The Fall and Rise of SVG - maxdunn1
http://blog.siliconpublishing.com/2015/12/the-fall-and-rise-of-svg/
======
davidjgraph
"Rather than embracing SVG as an alternative, Microsoft pursued a blatant copy
of Flash in their too-late-to-the-table Silverlight effort."

The author seems to have missed, apart from an initial mention, VML out
completely. VML was Microsoft's SVG alternative in IE 5 through 8, not
Sliverlight. Sliverlight was a Flash alternative.

VML, although badly documented, can/could do much of what SVG can do, in a few
cases it does it better. It was also pretty complete with IE 6 in 2001. SVG
had the first very basic version in Firefox 1.5 at the end of 2005, and needed
Firefox 3.0 in 2008 before you could say it was reasonably complete. MS
thought they had a head-start and could win the vector battle.

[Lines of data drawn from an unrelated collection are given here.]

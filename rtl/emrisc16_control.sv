// emrisc16_control: Processor Control Unit of the EmRISC16.
//
// Holds the two interrupt latches, the enable-interrupts bit (EIB) and the
// state machine that sequences every instruction, and drives the bus strobes.
//
// Instruction timing (cycles counted from the first fetch cycle), as the
// document gives it:
//   fetch, cycles 1-8: odd cycles put the PC on the address bus, assert RD_
//     and load one instruction byte; even cycles release RD_ and add 1 to PC.
//   cycle 9 executes ALU, jump, branch and system instructions (9 cycles).
//   acall/rcall: rd <- PC (as PC >> 2) in cycle 9, PC <- target in 10.
//   trap: INTPC <- PC and EIB <- 0 in cycle 9, PC <- 0x10 in cycle 10.
//   loads (lbu, lbs, lw): address in 9; address held, RD_ low and the byte
//     written to rd in 10.
//   stores (sbl, sbh, sw): address and data in 9, WR_ low in 10, 11 a
//     recovery cycle with WR_ high before the next fetch's RD_.
//   ior: address 9-12, RD_ low 10-12, data taken at the end of 12.
//   iow: address and data 9-12, WR_ low only in 12.
//   halt: the core stops after cycle 9 until reset or an enabled interrupt.
// An interrupt is taken instead of a fetch, at an instruction boundary, when
// its latch and EIB are both set. Entry takes three cycles: EIB <- 0, INTPC
// <- PC, PC <- vector (0x10 for A, 0x20 for B; A wins over B). The latch of
// the interrupt taken is then cleared. DBOUT_ is low whenever the core drives
// the data bus (cycles 9-11 of a store, 9-12 of iow).
//
// Own choices: the interrupt pins are sampled by two flip-flops on the clock
// and a rising edge is found by comparing successive samples (the document
// clocks its latches directly from the pins); trap uses the interrupt A
// vector; the EIB value that decides whether an interrupt is taken at a
// boundary is the one just written by the finishing instruction; rst is
// active high and asynchronous and leaves the core about to fetch from 0 with
// EIB clear. Opcodes not in the instruction set execute as 9-cycle no-ops.
module emrisc16_control
  import emrisc16_pkg::*;
(
  input  logic       clk,
  input  logic       rst,
  input  logic [5:0] op,
  input  logic       br_true,
  input  logic       irqa,
  input  logic       irqb,
  // datapath controls
  output logic       ir_wr,
  output logic [1:0] ir_sel,
  output logic       pc_wr,
  output pcsrc_e     pcsrc_sel,
  output logic       intpc_wr,
  output logic       reg_wr,
  output wsrc_e      wsrc,
  output logic       addr_sel,
  // bus strobes, active low
  output logic       rd_n,
  output logic       wr_n,
  output logic       dbout_n,
  // status
  output logic       eib,
  output logic       halted,
  output logic       int_entry  // high in the last cycle of interrupt entry
);

  typedef enum logic [1:0] {ST_FETCH, ST_EXEC, ST_INTR, ST_HALT} state_e;

  state_e     state;
  logic [2:0] step;
  logic [2:0] exec_len;
  logic       last_exec;

  logic [2:0] irqa_s, irqb_s;       // synchroniser and edge history
  logic       irqa_l, irqb_l;       // interrupt latches
  logic       irqa_clr, irqb_clr;
  logic       eib_wr, eib_new, eib_next, irq_go;
  logic       rd, wr, dbout;

  // Number of execute cycles after the 8 fetch cycles.
  always_comb begin
    unique case (op)
      OP_TRAP, OP_ACALL, OP_RCALL, OP_LBU, OP_LBS, OP_LW: exec_len = 3'd2;
      OP_SBL, OP_SBH, OP_SW:                             exec_len = 3'd3;
      OP_IOR, OP_IOW:                                    exec_len = 3'd4;
      default:                                           exec_len = 3'd1;
    endcase
  end

  assign last_exec = (state == ST_EXEC) && (step == exec_len - 3'd1);
  assign eib_next  = eib_wr ? eib_new : eib;
  assign irq_go    = eib_next && (irqa_l || irqb_l);
  assign halted    = (state == ST_HALT);
  assign int_entry = (state == ST_INTR) && (step == 3'd2);

  // Datapath controls and strobes.
  always_comb begin
    ir_wr     = 1'b0;
    ir_sel    = step[2:1];
    pc_wr     = 1'b0;
    pcsrc_sel = PCSRC_INC;
    intpc_wr  = 1'b0;
    reg_wr    = 1'b0;
    wsrc      = WSRC_ALU;
    addr_sel  = 1'b0;
    rd        = 1'b0;
    wr        = 1'b0;
    dbout     = 1'b0;
    eib_wr    = 1'b0;
    eib_new   = 1'b0;
    irqa_clr  = 1'b0;
    irqb_clr  = 1'b0;
    unique case (state)
      ST_FETCH: begin
        if (!step[0]) begin
          rd    = 1'b1;
          ir_wr = 1'b1;
        end else begin
          pc_wr = 1'b1;
        end
      end
      ST_EXEC: begin
        unique casez (op)
          OP_JA: begin
            pc_wr = 1'b1; pcsrc_sel = PCSRC_DEC;
          end
          OP_JR: begin
            pc_wr = 1'b1; pcsrc_sel = PCSRC_REG;
          end
          OP_BEQZ, OP_BNEZ: begin
            pc_wr = br_true; pcsrc_sel = PCSRC_DEC;
          end
          OP_ACALL, OP_RCALL: begin
            if (step == 3'd0) begin
              reg_wr = 1'b1; wsrc = WSRC_PC;
            end else begin
              pc_wr     = 1'b1;
              pcsrc_sel = (op == OP_ACALL) ? PCSRC_DEC : PCSRC_REG;
            end
          end
          OP_DI: begin
            eib_wr = 1'b1; eib_new = 1'b0;
          end
          OP_EI: begin
            eib_wr = 1'b1; eib_new = 1'b1;
          end
          OP_REI: begin
            pc_wr = 1'b1; pcsrc_sel = PCSRC_INTPC;
            eib_wr = 1'b1; eib_new = 1'b1;
          end
          OP_RFE: begin
            pc_wr = 1'b1; pcsrc_sel = PCSRC_INTPC;
          end
          OP_TRAP: begin
            if (step == 3'd0) begin
              intpc_wr = 1'b1;
              eib_wr   = 1'b1; eib_new = 1'b0;
            end else begin
              pc_wr = 1'b1; pcsrc_sel = PCSRC_IADDRA;
            end
          end
          OP_LBU, OP_LBS, OP_LW: begin
            addr_sel = 1'b1;
            if (step == 3'd1) begin
              rd = 1'b1; reg_wr = 1'b1; wsrc = WSRC_MEM;
            end
          end
          OP_SBL, OP_SBH, OP_SW: begin
            addr_sel = 1'b1;
            dbout    = 1'b1;
            wr       = (step == 3'd1);
          end
          OP_IOR: begin
            addr_sel = 1'b1;
            rd       = (step != 3'd0);
            if (step == 3'd3) begin
              reg_wr = 1'b1; wsrc = WSRC_MEM;
            end
          end
          OP_IOW: begin
            addr_sel = 1'b1;
            dbout    = 1'b1;
            wr       = (step == 3'd3);
          end
          6'b1?????: begin
            reg_wr = 1'b1;
            wsrc   = is_shift(op) ? WSRC_SHIFT : WSRC_ALU;
          end
          default: ;
        endcase
      end
      ST_INTR: begin
        unique case (step)
          3'd0: begin
            eib_wr = 1'b1; eib_new = 1'b0;
          end
          3'd1: intpc_wr = 1'b1;
          default: begin
            pc_wr = 1'b1;
            if (irqa_l) begin
              pcsrc_sel = PCSRC_IADDRA; irqa_clr = 1'b1;
            end else begin
              pcsrc_sel = PCSRC_IADDRB; irqb_clr = 1'b1;
            end
          end
        endcase
      end
      default: ;  // ST_HALT
    endcase
  end

  assign rd_n    = !rd;
  assign wr_n    = !wr;
  assign dbout_n = !dbout;

  // Sequencer.
  always_ff @(posedge clk or posedge rst) begin
    if (rst) begin
      state <= ST_FETCH;
      step  <= '0;
    end else begin
      unique case (state)
        ST_FETCH: begin
          step <= step + 3'd1;
          if (step == 3'd7) begin
            state <= ST_EXEC;
            step  <= '0;
          end
        end
        ST_EXEC: begin
          step <= step + 3'd1;
          if (last_exec) begin
            step <= '0;
            if (op == OP_HALT) state <= ST_HALT;
            else if (irq_go)   state <= ST_INTR;
            else               state <= ST_FETCH;
          end
        end
        ST_INTR: begin
          step <= step + 3'd1;
          if (step == 3'd2) begin
            state <= ST_FETCH;
            step  <= '0;
          end
        end
        default: begin  // ST_HALT
          if (irq_go) state <= ST_INTR;
        end
      endcase
    end
  end

  // Enable-interrupts bit.
  always_ff @(posedge clk or posedge rst) begin
    if (rst)         eib <= 1'b0;
    else if (eib_wr) eib <= eib_new;
  end

  // Interrupt edge detection and latches; a new edge wins over a clear.
  always_ff @(posedge clk or posedge rst) begin
    if (rst) begin
      irqa_s <= '0;
      irqb_s <= '0;
      irqa_l <= 1'b0;
      irqb_l <= 1'b0;
    end else begin
      irqa_s <= {irqa_s[1:0], irqa};
      irqb_s <= {irqb_s[1:0], irqb};
      if (irqa_s[1] && !irqa_s[2]) irqa_l <= 1'b1;
      else if (irqa_clr)           irqa_l <= 1'b0;
      if (irqb_s[1] && !irqb_s[2]) irqb_l <= 1'b1;
      else if (irqb_clr)           irqb_l <= 1'b0;
    end
  end

endmodule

The key thing, as well, with VML is that it was built into IE natively.
Getting Adobe SVG or Sliverlight added onto IE into large corporate
environments was near on impossible. We, fortunately, decided we didn't trust
Adobe prior to them killing the IE SVG plugin and were running fully on VML at
that point.

The last 10 years of my working life have been based around SVG and VML, my
co-founder and I would tell you a similar story. Especially, regarding word-
wrap in SVG, it's our top pain point as well. It forced us to use HTML as
foreign objects in SVG to get word wrap. Of course, IE never supported FOs,
Edge has only just added it.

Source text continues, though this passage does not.